What you should do: Note every line in the entries that contains the string "against", and copy it.

(Stored items)
--- --- ---

// des_f: the DES round function F(R, K), combinational.
//
// Expands the 32-bit right half to 48 bits (E), adds the 48-bit round key
// (XOR), passes the eight 6-bit groups through S-boxes S1..S8 (6 -> 4 bits
// each) and permutes the 32-bit result (P), exactly as the DES standard
// defines it. Implemented as plain logic (no memories), so a round completes
// in one clock together with the XOR into the left half.
module des_f
  import des_pkg::*;
(
  input  logic [31:0] r,
  input  rkey_t       k,
  output logic [31:0] f
);

  logic [47:0] x;
  logic [31:0] s;

  always_comb begin
    x = expand(r) ^ k;
    for (int n = 0; n < 8; n++)
      s[31-4*n -: 4] = sbox(3'(n), x[47-6*n -: 6]);
    f = pbox(s);
  end

endmodule
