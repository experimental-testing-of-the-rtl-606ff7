// tb_des_f: checks the DES round function F(R, K) against values computed
// with an independent software DES model (random R and K), and against the
// first round of the classic DES worked example (key 133457799BBCDFF1,
// plaintext 0123456789ABCDEF: R0 = F0AAF0AA, K1 = 1B02EFFC7072,
// F = 234AA9BB), then against 64 more random (R, K) pairs from the same
// software model.
module tb_des_f;
  import des_pkg::*;
  int checks = 0, failures = 0;
  logic [31:0] r, f;
  rkey_t k;
  des_f dut (.*);

  logic [31:0] R [7] = '{32'h52e6b438, 32'h6513270e, 32'h128b2f33, 32'h1818e811, 32'h0ed90475, 32'h36f675cc, 32'hf0aaf0aa};
  rkey_t       K [7] = '{48'h269ef2a74de4, 48'h0c5ca6a3a450, 48'h892fd23f0824, 48'h95315d9dc9f8,
                         48'h81e7e8e25d94, 48'h1600099950d8, 48'h1b02effc7072};
  logic [31:0] F [7] = '{32'h60c2fecb, 32'hed4a1c9b, 32'h21feb651, 32'ha279118f, 32'h3d2c7158, 32'h0bb88baa, 32'h234aa9bb};

  logic [31:0] RR [64] = '{
    32'h9f767c45, 32'h4164d839, 32'hbde5c099, 32'h5bc8fbbc, 32'hcb91ce37, 32'hb0c11fde,
    32'hf1446bea, 32'hd76d4330, 32'hbd69fe29, 32'ha6eb8c9e, 32'hec1d7da0, 32'h87b0b125,
    32'h076ce2ef, 32'hd7210dff, 32'h77330bdb, 32'hc6a53877, 32'hf17fd374, 32'h3fc1ea36,
    32'ha6233255, 32'h0d464138, 32'he6a16a3b, 32'h2827688d, 32'h1cfb10f6, 32'h5f2dd97f,
    32'h7814e8a2, 32'hde527100, 32'h3f1f65a8, 32'h617959ce, 32'h8b33e968, 32'h1a1afe87,
    32'h92edcf45, 32'h3fd42359, 32'h035b7399, 32'hbb2edb20, 32'h377b9aa2, 32'h687c966c,
    32'h478c281d, 32'h2e9c82b1, 32'hea959c21, 32'hde11cc9d, 32'hc4069545, 32'h63b229f1,
    32'h28dbd25e, 32'hc30d8b76, 32'hcc11d357, 32'h126a1e48, 32'h238642ea, 32'h9e30691c,
    32'h9e115e4b, 32'h71e0c07e, 32'h206f5c66, 32'h21da8978, 32'h00745130, 32'hf8eb18b9,
    32'hdf1461aa, 32'h015c33b2, 32'h359eeefb, 32'hc60a3cab, 32'h3729c619, 32'hf5cae3bf,
    32'hfb7ff337, 32'h2a759159, 32'hdf561d80, 32'h2a9eba0c};
  rkey_t KR [64] = '{
    48'h504b4a0fe75d, 48'h32eaf6236bf2, 48'he0498a0a8c96, 48'ha02fad864c44, 48'h2e81346c6e2b, 48'hf7f3f0e3cd97,
    48'h3266b0cde917, 48'hf710f770c226, 48'h621ae4cc4132, 48'h05854c7d6df0, 48'h6a375c76f18a, 48'hef902a7c1880,
    48'h4389254cb864, 48'h54f410acff00, 48'hd1414d25deb3, 48'h960d9a656aaf, 48'h989200ddb74d, 48'hb52aad8d194a,
    48'h10e6568068b9, 48'h5af84f596727, 48'h4e5ad18a669a, 48'hb2487b121dc5, 48'h2f4d50d7d13f, 48'h78f87b3120df,
    48'h2d16b4653252, 48'h41950e979cf3, 48'hf063f9a01fe8, 48'hf30005da8467, 48'h5b8ebff29101, 48'h677fd84a1d3a,
    48'h8c8f04a012e8, 48'h6b38c9a937a6, 48'h60595dbe4409, 48'hd75b9419cf4d, 48'h73ec0252f615, 48'hb52f0bf64ef7,
    48'h9fab2e50bd4e, 48'hf453f486ab73, 48'h1e78324f3e81, 48'h3effc177f113, 48'hd1caedfde416, 48'h7653f129c8c6,
    48'h833258296818, 48'he4885ad3ba32, 48'h403a8652dbd0, 48'h767dc68deb5d, 48'h96fa1ba95a54, 48'hc7eebf9703c0,
    48'h5e07cc170c31, 48'h4bbddc14ed57, 48'h6ed70960afe9, 48'hfa74f21ff5eb, 48'h355f1757905e, 48'h834c573ac59a,
    48'h5cd59c5f319e, 48'h25f0eb07c30d, 48'h469257079670, 48'hb3deec983704, 48'h17928b8e8f4e, 48'haf9b4ffcbf42,
    48'h4e615119cdcc, 48'hcc7c2d6f2efc, 48'ha0761404ab1e, 48'hb89c261c374b};
  logic [31:0] FR [64] = '{
    32'h7f3362ac, 32'h1cf8fb79, 32'hb81b74e2, 32'h4594edf1, 32'h08a9f5c8, 32'hfba9212e,
    32'h85ae3688, 32'h89345651, 32'ha35be3c7, 32'h03c3ec6d, 32'h2332ed11, 32'hc0773f51,
    32'h76828a57, 32'h096aea96, 32'hcbb049a7, 32'h8b052ebf, 32'h735c5272, 32'ha7019f59,
    32'hbcb1cb0f, 32'h6da26e56, 32'he8499303, 32'ha6bbb319, 32'h05092fad, 32'h775a6742,
    32'h0ccef177, 32'hd36e27e0, 32'h8c2e5824, 32'h95f9aa67, 32'h8b46c0c4, 32'hab8f775d,
    32'hb6840e51, 32'hd143eb08, 32'h972d6ebb, 32'h194b5c12, 32'hacac70ab, 32'hbd05e925,
    32'h7c677157, 32'h182c84b6, 32'h948e0608, 32'h28d0380f, 32'h4cc00bca, 32'h6448a13f,
    32'h659d01f0, 32'h90b2b7df, 32'h1b0acd09, 32'h12ee4d3d, 32'h4c989fe6, 32'h93334dce,
    32'h85b1df5d, 32'h1b5b1050, 32'h2b9610f4, 32'hf9a673b8, 32'h1ce4f0c3, 32'h86b030f5,
    32'he3f22a1e, 32'hd3fcf320, 32'h91f4e7ed, 32'hf118fbac, 32'hf5e9ac6c, 32'h41a3d178,
    32'h941d7fcd, 32'ha6c18c04, 32'h95b63602, 32'h01f06d7e};


  initial begin
    for (int i = 0; i < 64; i++) begin
      r = RR[i]; k = KR[i];
      #1;
      checks++;
      if (f !== FR[i]) begin failures++; $display("FAIL F(%h,%h) = %h exp %h", r, k, f, FR[i]); end
    end
    for (int i = 0; i < 7; i++) begin
      r = R[i]; k = K[i];
      #1;
      checks++;
      if (f !== F[i]) begin failures++; $display("FAIL F(%h,%h) = %h exp %h", r, k, f, F[i]); end
    end
    $display("TB_RESULT checks=%0d failures=%0d", checks, failures);
    $finish;
  end
  initial begin
    #1000;
    failures++;
    $display("TB_RESULT checks=%0d failures=%0d", checks, failures);
    $finish;
  end
endmodule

--- --- ---

Exercise response:
// tb_des_f: checks the DES round function F(R, K) against values computed
// with an independent software DES model (random R and K), and against the
// F = 234AA9BB), then against 64 more random (R, K) pairs from the same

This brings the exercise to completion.